### Data to examine
# Pipelined floating-point adders and multipliers for lower energy

Combinational arithmetic circuits waste much of their energy on glitches:
spurious transitions that arise where signals reach a gate at different
times. They then ripple on and multiply through the downstream logic. A
floating-point adder is especially prone to this, because its logic is deep
and narrow. A register level placed in the middle of such a circuit samples
its inputs once per cycle and so stops every glitch that reaches it. If the
clock period stays the same, the cost is one cycle of latency and the energy of
the flops. The saving is all the glitch energy that would otherwise have
travelled through the second half of the circuit. For adders this can be
around half the energy, for multipliers much less.

This RTL provides the units needed to apply that idea. It has an adder and a
multiplier for each of three formats, FP32, FP16 and bfloat16. Each unit is a
combinational core followed by a configurable number of output register
levels, `STAGES`. The intended configuration is `STAGES = 1`: one register
level, which a retiming synthesis flow moves into the core. `STAGES = 0` gives
the plain combinational unit. The registered unit is a drop-in replacement for
the combinational one at the same clock rate, one cycle later.

## Number formats

| format   | sign | exponent `WE` | fraction `WF` | word | bias |
|----------|------|---------------|---------------|------|------|
| FP32     | 1    | 8             | 23            | 32   | 127  |
| FP16     | 1    | 5             | 10            | 16   | 15   |
| bfloat16 | 1    | 8             | 7             | 16   | 127  |

A word is `sign | exponent | fraction`, most significant bit first, and stands
for `(-1)^sign * 1.fraction * 2^(exponent - bias)`. `fp_pkg` defines the
widths and a packed struct for each format (`fp32_t`, `fp16_t`, `bf16_t`).

The units use a reduced form of IEEE-754 arithmetic, built for energy
studies rather than for full standard compliance:

- **Normal numbers only.** Zero, infinity and NaN are meant to travel in
  separate mode bits beside the word. Here those mode bits are fixed to
  "normal" at the inputs and are not produced at the outputs, so none of that
  exception logic exists. As a result, every exponent code is an ordinary
  exponent, including 0 and all-ones. There are no subnormals.
- **Round to nearest, ties to even** in every format.
- **No range flags.** If a result's exponent falls outside the field, the
  field holds the true biased exponent modulo `2^WE`. This is what is left
  when the dropped mode output would have flagged the overflow. Check the
  range outside the unit if your data can leave it.
- **Exact cancellation** in the adder (`a = -b`) gives the all-zero word.

## The multiplier (`fp_mul`)

The multiplier works in five short steps:

1. The result sign is `sign_a XOR sign_b`.
2. `int_mul` multiplies the two `WF+1`-bit significands, hidden ones
   included. The product lies in [1, 4).
3. If the product is 2 or more, its top bit is set. The fraction is then taken
   one position higher and the exponent gains 1.
4. The exponent is `ea + eb - bias` plus that 1.
5. Rounding looks at the bit just below the fraction (guard) and the OR of all
   bits below that (sticky). It rounds up if `guard & (sticky | lsb)`. The
   increment is added to the concatenated `{exponent, fraction}`, so a fraction
   that rounds over to 2.0 carries into the exponent with no extra logic.

Most of the multiplier's gates, and most of its signal activity, are in the
significand product. The steps after it are shallow. For that reason, a
register level helps the multiplier less than the adder.

## The single-path adder (`fp_add`)

The adder uses the area-lean *single-path* organisation. One chain of steps
handles every case: near and far exponents, addition and subtraction. That
makes the logic long and narrow, which is exactly the shape that breeds
glitches, so this is the unit that gains most from a register level.

1. **Swap.** Compare the magnitudes `{exponent, fraction}` of the two
   operands. Call the larger one X and the smaller one Y. The result takes X's
   sign.
2. **Align.** Shift Y's significand right by `d = ex - ey`. It is shifted into
   a field that has three extra bits below the LSB: guard, round and sticky.
   Every bit shifted past the sticky position is ORed into sticky. If
   `d >= WF+4`, all of Y ends up in sticky.
3. **Add or subtract.** The sum is `WF+5` bits wide: one carry bit, the
   significand, then G, R and S. Subtraction happens when the signs differ.
   The result is never negative, because |X| >= |Y|.
4. **Normalise.** `lzc` counts the leading zeros of the sum. The sum is shifted
   left by that count, which puts the leading one in the carry position. The
   exponent becomes `ex + 1 - count`. If the sum is zero, nothing reaches the
   carry position, and the unit returns the zero word.
5. **Round.** This step works as in the multiplier: the guard bit is the bit
   below the new fraction, sticky is the OR of the two bits under it, and the
   increment goes into `{exponent, fraction}`.

Three extra bits are enough for this reason. A left shift of more than one
place can only happen when `d <= 1`. In that case the aligned Y has lost no
bits, the sticky bit is zero and the subtraction is exact. When `d >= 2` and
sticky is set, the sum loses at most one leading bit. After that shift, the
round bit serves as guard and sticky still marks a non-zero remainder. This
holds in subtraction too. Subtracting a set sticky bit borrows, but the borrow
leaves every higher bit as it would be for the exact difference, and it leaves
S = 1.

## Output registers and retiming (`pipe_regs`)

`pipe_regs` is `STAGES` levels of plain flops at the unit's output, with no
reset and no enable. The register is written at the output, and synthesis is
meant to move it to a better place. Run synthesis with register retiming
enabled and the clock period set to that of the combinational unit. The tool
then moves the flops into the core at whatever cut suits that period. The flop
count after retiming depends on the cut. A retimed FP32 multiplier needs
roughly 70 flops at the combinational unit's period, and more than 100 at its
own shortest period. The RTL starts from 32 or 16 flops.
Without retiming, the register still adds a cycle, but it stops no glitches
inside the unit.

How much the register saves depends on the unit and on the data:

- An adder, in any format, replaced by its registered version at the same
  clock period. This can save about half of its energy, and less (around 40%)
  for bfloat16 with its short fraction.
- A multiplier, where the saving is modest (single-digit to high-teens
  percent). The relaxed timing of the retimed halves lets glitches grow again
  inside the significand product.
- Input data that switches more rarely than about 10% of bits per cycle
  makes the clock's share of the energy larger and shrinks the gain.

The register only makes sense where one more cycle of latency is acceptable,
for example not inside a tight feedback loop.

## Interface and timing

All units take a new operand pair on every rising clock edge and deliver the
result `STAGES` edges later. There is no handshake.

`fp_arith_top` places the six units side by side. They share only `clk`. It
has one parameter, `STAGES` (default 1), applied to all six units:

| ports                                      | type     | unit            |
|--------------------------------------------|----------|-----------------|
| `fp32_add_a`, `fp32_add_b` → `fp32_add_r`  | `fp32_t` | FP32 adder      |
| `fp32_mul_a`, `fp32_mul_b` → `fp32_mul_r`  | `fp32_t` | FP32 multiplier |
| `fp16_add_a`, `fp16_add_b` → `fp16_add_r`  | `fp16_t` | FP16 adder      |
| `fp16_mul_a`, `fp16_mul_b` → `fp16_mul_r`  | `fp16_t` | FP16 multiplier |
| `bf16_add_a`, `bf16_add_b` → `bf16_add_r`  | `bf16_t` | bfloat16 adder  |
| `bf16_mul_a`, `bf16_mul_b` → `bf16_mul_r`  | `bf16_t` | bfloat16 multiplier |

`fp_add` and `fp_mul` take parameters `WE`, `WF` and `STAGES`, with defaults
8, 23 and 1. Their ports are `clk`, `a`, `b` and `r`, each word `1+WE+WF` bits
wide. Other formats work too, as long as `WF >= 2`.

## Verification

The testbenches do not reuse the datapath. `tb/fp_ref_pkg.sv` computes each
result in exact wide-integer arithmetic and then rounds once. For a sum, both
significands are lined up on the smaller exponent in a 320-bit integer. For a
product, the significands are multiplied.
`tb/fp_stream_check.sv` feeds a unit one operand pair per cycle and checks each
result in the exact cycle it is due, which checks the latency as well. The
operands fall into several classes: random words, close exponents, near and
exact cancellation, sparse fractions (which give ties) and products kept in
range.

| testbench          | what it shows |
|--------------------|---------------|
| `tb_fp_arith_top`  | all six units at default parameters; each unit must see rounding increments, exact ties, exponent carry and exponent wrap-around; the adders must also see multi-bit cancellation and exact zero |
| `tb_fp_workload`   | streams in which every input bit rises in about 10% of cycles (measured and checked); the registered top and a `STAGES = 0` top run side by side, and the registered results must equal the combinational ones one cycle later |
| `tb_fp_known_values` | a small table of standard IEEE-754 results for ordinary numbers (for example 0.1 + 0.2 and 7 × 1/3 in each format), an independent check of the format conventions |
| `tb_fp_add`, `tb_fp_mul` | each unit in all three formats, with one register level and with none |
| `tb_int_mul`, `tb_pipe_regs` | the significand multiplier at 24, 11 and 8 bits; the register bank at 0, 1 and 2 levels |

To run one of them with Verilator 5:

    verilator --binary --timing -y rtl -y tb rtl/fp_pkg.sv tb/fp_ref_pkg.sv \
        tb/tb_fp_arith_top.sv --top-module tb_fp_arith_top
    obj_dir/Vtb_fp_arith_top

Each testbench ends by printing `TB_RESULT checks=N failures=M`. All of them
finish in well under a second.

## Limits and departures

- The internal structure of both units is a standard textbook design. Only
  the organisation (single-path adder, separate significand multiplier), the
  formats, the rounding and the register placement are fixed by the method.
  Any other correctly rounded datapath is an equally valid core.
- The energy results depend on retiming, the cell library and the timing
  constraint. The RTL cannot reproduce them, and nothing here measures
  energy.
- A dual-path adder is about 10% faster and correspondingly larger. It is not
  included.
- Exception handling is not included: no zero, infinity or NaN modes and no
  overflow or underflow flags. Add the mode bits back if your data needs
  them.
- The output registers have no reset. Results are valid `STAGES` cycles after
  the first operands are applied.

## Files

- `rtl/fp_pkg.sv`: format widths, structs, default stage count
- `rtl/fp_arith_top.sv`: the six units side by side
- `rtl/fp_add.sv`, `rtl/lzc.sv`: single-path adder and its leading-zero
  counter
- `rtl/fp_mul.sv`, `rtl/int_mul.sv`: multiplier and its significand multiplier
- `rtl/pipe_regs.sv`: output register bank
- `tb/`: reference package, stream checker and the testbenches listed above
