// fp_pkg: floating-point formats shared by the arithmetic units and the top.
//
// Three formats are built: FP32 (8-bit exponent, 23-bit fraction), FP16
// (5-bit exponent, 10-bit fraction) and bfloat16 (8-bit exponent, 7-bit
// fraction). A word is laid out sign | exponent | fraction, most significant
// bit first. The field widths follow the studied formats; the exponent bias
// of 2^(WE-1)-1 and the hidden leading one of the significand are the usual
// IEEE-754 conventions, assumed here.
//
// The units work in the "normal" mode of a simplified format in which zero,
// infinity and NaN are signalled by two separate mode bits rather than by
// reserved exponent codes. Those mode bits are fixed to normal on the inputs
// and not produced on the outputs, so every exponent code, 0 and all-ones
// included, is an ordinary normal number and there are no subnormals.
package fp_pkg;

  localparam int unsigned FP32_WE = 8;
  localparam int unsigned FP32_WF = 23;
  localparam int unsigned FP16_WE = 5;
  localparam int unsigned FP16_WF = 10;
  localparam int unsigned BF16_WE = 8;
  localparam int unsigned BF16_WF = 7;

  // Output register levels added behind each unit (one level in the
  // energy-saving configuration; zero gives the purely combinational unit).
  localparam int unsigned DEFAULT_STAGES = 1;

  typedef struct packed {
    logic                sign;
    logic [FP32_WE-1:0]  exp;
    logic [FP32_WF-1:0]  frac;
  } fp32_t;

  typedef struct packed {
    logic                sign;
    logic [FP16_WE-1:0]  exp;
    logic [FP16_WF-1:0]  frac;
  } fp16_t;

  typedef struct packed {
    logic                sign;
    logic [BF16_WE-1:0]  exp;
    logic [BF16_WF-1:0]  frac;
  } bf16_t;

  // Exponent bias of a format with a WE-bit exponent field.
  function automatic int unsigned bias(input int unsigned we);
    return (1 << (we - 1)) - 1;
  endfunction

endpackage
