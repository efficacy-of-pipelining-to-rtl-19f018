// int_mul: unsigned integer multiplier for the significands.
//
// Forms the full 2*W-bit product of two W-bit unsigned operands in one
// combinational step. In the floating-point multiplier it multiplies the two
// significands, hidden ones included; it is the wide, shallow part of that
// unit where most signal transitions (and, under relaxed timing, most newly
// generated glitches) occur.
//
// The partial-product array and its reduction tree are left to synthesis
// (written as a single multiplication); the internal structure is this
// design's own choice, since only the function is fixed.
module int_mul #(
  parameter int unsigned W = 24
) (
  input  logic [W-1:0]   a,
  input  logic [W-1:0]   b,
  output logic [2*W-1:0] p
);

  always_comb p = (2*W)'(a) * (2*W)'(b);

endmodule
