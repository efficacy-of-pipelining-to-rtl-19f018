// tb_int_mul: self-checking test of the significand multiplier at the three
// significand widths used (24, 11 and 8 bits). Operands are random with the
// top bit set, as significands with a hidden one are, plus corner values;
// products are checked against 64-bit integer multiplication.
module tb_int_mul;

  logic [23:0] a24, b24;
  logic [47:0] p24;
  logic [10:0] a11, b11;
  logic [21:0] p11;
  logic [7:0]  a8, b8;
  logic [15:0] p8;

  int checks = 0, failures = 0;

  int_mul #(.W(24)) dut24 (.a(a24), .b(b24), .p(p24));
  int_mul #(.W(11)) dut11 (.a(a11), .b(b11), .p(p11));
  int_mul #(.W(8))  dut8  (.a(a8),  .b(b8),  .p(p8));

  task automatic check(input longint unsigned got, input longint unsigned exp, input string what);
    checks++;
    if (got != exp) begin
      failures++;
      if (failures <= 5) $display("MISMATCH %s: got %0h expected %0h", what, got, exp);
    end
  endtask

  initial begin
    for (int i = 0; i < 3000; i++) begin
      case (i)
        0:       begin a24 = '1;        b24 = '1;        end
        1:       begin a24 = 24'h800000; b24 = 24'h800000; end
        2:       begin a24 = 24'hffffff; b24 = 24'h800000; end
        default: begin a24 = 24'($urandom) | 24'h800000; b24 = 24'($urandom) | 24'h800000; end
      endcase
      a11 = 11'($urandom) | 11'h400; b11 = (i == 0) ? 11'h7ff : 11'($urandom) | 11'h400;
      a8  = 8'($urandom)  | 8'h80;   b8  = (i == 0) ? 8'hff   : 8'($urandom)  | 8'h80;
      if (i == 0) begin a11 = 11'h7ff; a8 = 8'hff; end
      #1;
      check(64'(p24), 64'(a24) * 64'(b24), "24-bit");
      check(64'(p11), 64'(a11) * 64'(b11), "11-bit");
      check(64'(p8),  64'(a8)  * 64'(b8),  "8-bit");
    end
    $display("TB_RESULT checks=%0d failures=%0d", checks, failures);
    $finish;
  end

  initial begin : watchdog
    #100000;
    $display("watchdog expired");
    $display("TB_RESULT checks=%0d failures=%0d", checks, failures + 1);
    $finish;
  end

endmodule
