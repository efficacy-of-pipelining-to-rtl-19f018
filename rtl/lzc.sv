// lzc: leading-zero counter.
//
// Counts the zeros above the most significant one of a W-bit word (W when
// the word is zero). Used by the single-path adder to normalise the result
// of an effective subtraction. Purely combinational; written as a priority
// scan from the least significant bit upwards so the last one found (the
// highest) sets the count. The normalisation step it serves belongs to the
// adder's organisation; this counter's structure is this design's own and
// can be replaced by any faster tree without changing the result.
module lzc #(
  parameter int unsigned W  = 28,
  parameter int unsigned CW = $clog2(W + 1)
) (
  input  logic [W-1:0]  x,
  output logic [CW-1:0] cnt
);

  always_comb begin
    cnt = CW'(W);
    for (int unsigned i = 0; i < W; i++)
      if (x[i]) cnt = CW'(W - 1 - i);
  end

endmodule
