// pipe_regs: output pipeline register bank of an arithmetic unit.
//
// STAGES levels of W flip-flops, clocked on every rising edge with no enable
// and no reset, placed behind a combinational arithmetic core. Registering
// the output of a glitch-prone core and letting the synthesis tool retime
// the flops into the logic cuts the long paths into two shorter ones and
// stops glitches from propagating past the register level; a sampled input
// leaves the register glitch-free. One level is the configuration studied
// for saving energy at an unchanged clock rate.
//
// Timing: q equals d from STAGES clock edges earlier. STAGES = 0 gives a
// plain wire (the combinational reference unit).
//
// Own choices: the registers have no reset and no enable, since the unit is
// fed a new operand pair every cycle and a reset would only add load to the
// retimed flops; whatever they hold after power-up is flushed after STAGES
// cycles.
module pipe_regs #(
  parameter int unsigned W      = 32,
  parameter int unsigned STAGES = 1
) (
  input  logic         clk,
  input  logic [W-1:0] d,
  output logic [W-1:0] q
);

  if (STAGES == 0) begin : g_comb
    assign q = d;
  end else begin : g_pipe
    logic [STAGES-1:0][W-1:0] stage_q;

    always_ff @(posedge clk) begin
      stage_q[0] <= d;
      for (int unsigned i = 1; i < STAGES; i++) stage_q[i] <= stage_q[i-1];
    end

    assign q = stage_q[STAGES-1];
  end

endmodule
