// tb_pipe_regs: self-checking test of the output register bank. Random words
// enter every cycle; the output must equal the word that entered exactly
// STAGES rising edges earlier, for STAGES = 1 (the default), 2 and 0.
module tb_pipe_regs;

  logic clk = 1'b0;
  always #5 clk = ~clk;

  logic [31:0] d;
  logic [31:0] q1, q2, q0;
  logic [31:0] hist [4];     // hist[k]: input present k edges ago

  int checks = 0, failures = 0;

  pipe_regs #(.W(32))              dut1 (.clk, .d, .q(q1));
  pipe_regs #(.W(32), .STAGES(2)) dut2 (.clk, .d, .q(q2));
  pipe_regs #(.W(32), .STAGES(0)) dut0 (.clk, .d, .q(q0));

  task automatic check(input logic [31:0] got, input logic [31:0] exp, input string what);
    checks++;
    if (got !== exp) begin
      failures++;
      if (failures <= 5) $display("MISMATCH %s: got %h expected %h", what, got, exp);
    end
  endtask

  initial begin
    d = 32'h0;
    for (int i = 0; i < 1000; i++) begin
      @(negedge clk);
      if (i >= 3) begin
        check(q1, hist[1], "1 stage");
        check(q2, hist[2], "2 stages");
      end
      d = $urandom;
      #1;
      check(q0, d, "0 stages");
      @(posedge clk);
      hist[3] = hist[2]; hist[2] = hist[1]; hist[1] = d;
    end
    $display("TB_RESULT checks=%0d failures=%0d", checks, failures);
    $finish;
  end

  initial begin : watchdog
    repeat (2000) @(posedge clk);
    $display("watchdog expired");
    $display("TB_RESULT checks=%0d failures=%0d", checks, failures + 1);
    $finish;
  end

endmodule
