// fp_add: single-path floating-point adder with output pipeline registers.
//
// Adds two normal-mode operands of a format with a WE-bit exponent and a
// WF-bit fraction (word = sign | exponent | fraction) and rounds to nearest,
// ties to even. It is the area-lean single-path organisation, in which one
// chain of steps serves every case, so the logic is deep and narrow:
//   1. swap:      compare |a| and |b| and route the larger to X, the smaller
//                 to Y; the result takes the sign of X;
//   2. align:     shift Y's significand right by ex - ey into a field with
//                 three extra low bits (guard, round, sticky); every bit
//                 shifted past the sticky position is ORed into it;
//   3. add/sub:   X + Y or X - Y (effective subtraction when the signs
//                 differ) on WF+5 bits including a carry bit; the result is
//                 never negative because |X| >= |Y|;
//   4. normalise: count leading zeros (lzc) and shift left so that the
//                 leading one lands on the carry position; the exponent
//                 becomes ex + 1 - count;
//   5. round:     guard bit and sticky OR of the bits below decide an
//                 increment of the concatenated {exponent, fraction}.
// An exact cancellation (a = -b) gives the all-zero word. The result then
// passes STAGES levels of output registers (pipe_regs).
//
// As in the multiplier, zero, infinity and NaN live in mode bits that are
// fixed to "normal" on the inputs and dropped at the output, every exponent
// code is a normal number, and an exponent that leaves the range is not
// flagged: the exponent field is the computed exponent modulo 2^WE.
//
// Interface: a, b operand words; r result word, STAGES cycles after a and b.
// One new operation per cycle.
//
// Defaults are FP32 (WE = 8, WF = 23) with one register level. The
// single-path organisation, the formats, rounding and stage count follow the
// studied design; the guard/round/sticky arrangement, the modulo exponent and
// the zero result encoding are this design's own choices.
module fp_add #(
  parameter int unsigned WE     = 8,
  parameter int unsigned WF     = 23,
  parameter int unsigned STAGES = fp_pkg::DEFAULT_STAGES,
  localparam int unsigned W     = 1 + WE + WF
) (
  input  logic         clk,
  input  logic [W-1:0] a,
  input  logic [W-1:0] b,
  output logic [W-1:0] r
);

  localparam int unsigned N  = WF + 1;   // significand width
  localparam int unsigned AW = N + 3;    // aligned field: significand, G, R, S
  localparam int unsigned SW = AW + 1;   // sum field with carry bit
  localparam int unsigned CW = $clog2(SW + 1);

  // ---- 1. swap -------------------------------------------------------------
  logic          swap;
  logic [W-1:0]  x, y;
  logic          sx, sy;
  logic [WE-1:0] ex, ey;
  logic [N-1:0]  mx, my;

  always_comb begin
    swap = b[W-2:0] > a[W-2:0];
    x    = swap ? b : a;
    y    = swap ? a : b;
    {sx, ex} = x[W-1 -: 1+WE];
    {sy, ey} = y[W-1 -: 1+WE];
    mx = {1'b1, x[WF-1:0]};
    my = {1'b1, y[WF-1:0]};
  end

  // ---- 2. align ------------------------------------------------------------
  logic [WE-1:0]   dexp;
  logic [2*AW-1:0] yshift;   // upper half: kept bits, lower half: shifted out
  logic [AW-1:0]   yal;

  always_comb begin
    dexp = ex - ey;
    if (dexp >= WE'(AW)) yshift = {{AW{1'b0}}, my, 3'b000};
    else                 yshift = {my, 3'b000, {AW{1'b0}}} >> dexp;
    yal = {yshift[2*AW-1:AW+1], yshift[AW] | (|yshift[AW-1:0])};
  end

  // ---- 3. add / subtract ---------------------------------------------------
  logic          eff_sub;
  logic [SW-1:0] sum;

  always_comb begin
    eff_sub = sx ^ sy;
    if (eff_sub) sum = {1'b0, mx, 3'b000} - {1'b0, yal};
    else         sum = {1'b0, mx, 3'b000} + {1'b0, yal};
  end

  // ---- 4. normalise --------------------------------------------------------
  logic [CW-1:0] lz;

  lzc #(.W(SW)) u_lzc (
    .x   (sum),
    .cnt (lz)
  );

  logic [SW-1:0] norm;
  logic [WE-1:0] exp;

  always_comb begin
    norm = sum << lz;
    exp  = WE'(ex + 1'b1 - lz);
  end

  // ---- 5. round ------------------------------------------------------------
  logic [WF-1:0] frac;
  logic          guard, sticky, rnd;
  logic [W-1:0]  res;

  always_comb begin
    frac   = norm[SW-2 -: WF];
    guard  = norm[3];
    sticky = |norm[2:0];
    rnd    = guard & (sticky | frac[0]);
    if (!norm[SW-1]) res = '0;      // no leading one: exact cancellation
    else           res = {sx, ({exp, frac} + (WE+WF)'(rnd))};
  end

  pipe_regs #(.W(W), .STAGES(STAGES)) u_out (
    .clk (clk),
    .d   (res),
    .q   (r)
  );

endmodule
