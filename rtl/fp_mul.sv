// fp_mul: floating-point multiplier with output pipeline registers.
//
// Multiplies two normal-mode operands of a format with a WE-bit exponent and
// a WF-bit fraction (word = sign | exponent | fraction) and rounds to nearest,
// ties to even. The datapath is:
//   1. sign   = sign_a XOR sign_b;
//   2. significand product (1.fa * 1.fb) in the integer multiplier, a value in
//      [1, 4) held in 2*WF+2 bits;
//   3. one-bit normalisation: if the product is 2 or more, take the fraction
//      one place higher and add 1 to the exponent;
//   4. exponent = ea + eb - bias (+1 from step 3);
//   5. rounding: guard bit and sticky OR of the lower bits decide an
//      increment of the concatenated {exponent, fraction}, so a fraction that
//      rounds up to 2.0 carries into the exponent by itself.
// The result then passes STAGES levels of output registers (pipe_regs).
//
// Format handling follows the normal-only mode of a simplified IEEE-754
// format: zero, infinity and NaN travel in separate mode bits, which are
// fixed to "normal" at the inputs and dropped at the output, so that no
// exception logic is built. Every exponent code is a normal number. An
// exponent that leaves the range is not flagged (that was the dropped mode
// output's job): the exponent field is the computed exponent modulo 2^WE.
//
// Interface: a, b operand words; r result word, STAGES cycles after a and b.
// One new operation per cycle.
//
// Defaults are FP32 (WE = 8, WF = 23) with one register level. The stage
// count, the formats and the rounding mode follow the studied design; the
// exact arrangement of the steps above and the modulo exponent are this
// design's own reading of the unit.
module fp_mul #(
  parameter int unsigned WE     = 8,
  parameter int unsigned WF     = 23,
  parameter int unsigned STAGES = fp_pkg::DEFAULT_STAGES,
  localparam int unsigned W     = 1 + WE + WF
) (
  input  logic         clk,
  input  logic [W-1:0] a,
  input  logic [W-1:0] b,
  output logic [W-1:0] r
);

  localparam int unsigned N    = WF + 1;              // significand width
  localparam int unsigned BIAS = (1 << (WE - 1)) - 1;

  logic          sa, sb;
  logic [WE-1:0] ea, eb;
  logic [N-1:0]  ma, mb;

  always_comb begin
    {sa, ea} = a[W-1 -: 1+WE];
    {sb, eb} = b[W-1 -: 1+WE];
    ma = {1'b1, a[WF-1:0]};
    mb = {1'b1, b[WF-1:0]};
  end

  logic [2*N-1:0] prod;

  int_mul #(.W(N)) u_sigmul (
    .a (ma),
    .b (mb),
    .p (prod)
  );

  logic          hi;        // product is in [2, 4)
  logic [WF-1:0] frac;
  logic          guard, sticky, rnd;
  logic [WE-1:0] exp;
  logic [W-1:0]  res;

  always_comb begin
    hi = prod[2*N-1];
    if (hi) begin
      frac   = prod[2*WF   -: WF];
      guard  = prod[WF];
      sticky = |prod[WF-1:0];
    end else begin
      frac   = prod[2*WF-1 -: WF];
      guard  = prod[WF-1];
      sticky = |prod[WF-2:0];
    end
    exp = WE'(ea + eb - WE'(BIAS) + WE'(hi));
    rnd = guard & (sticky | frac[0]);
    res = {sa ^ sb, ({exp, frac} + (WE+WF)'(rnd))};
  end

  pipe_regs #(.W(W), .STAGES(STAGES)) u_out (
    .clk (clk),
    .d   (res),
    .q   (r)
  );

endmodule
######
Your objective → Reproduce the entries above exactly, but only the lines between the line holding "return (1 << (we - 1)) - 1;" and the line holding "at the three", inclusive.

Result for this task →
    return (1 << (we - 1)) - 1;
  endfunction

endpackage
repository efficacy-of-pipelining-to-rtl-19f018
// int_mul: unsigned integer multiplier for the significands.
//
// Forms the full 2*W-bit product of two W-bit unsigned operands in one
// combinational step. In the floating-point multiplier it multiplies the two
// significands, hidden ones included; it is the wide, shallow part of that
// unit where most signal transitions (and, under relaxed timing, most newly
// generated glitches) occur.
//
// The partial-product array and its reduction tree are left to synthesis
// (written as a single multiplication); the internal structure is this
// design's own choice, since only the function is fixed.
module int_mul #(
  parameter int unsigned W = 24
) (
  input  logic [W-1:0]   a,
  input  logic [W-1:0]   b,
  output logic [2*W-1:0] p
);

  always_comb p = (2*W)'(a) * (2*W)'(b);

endmodule
repository efficacy-of-pipelining-to-rtl-19f018
// tb_int_mul: self-checking test of the significand multiplier at the three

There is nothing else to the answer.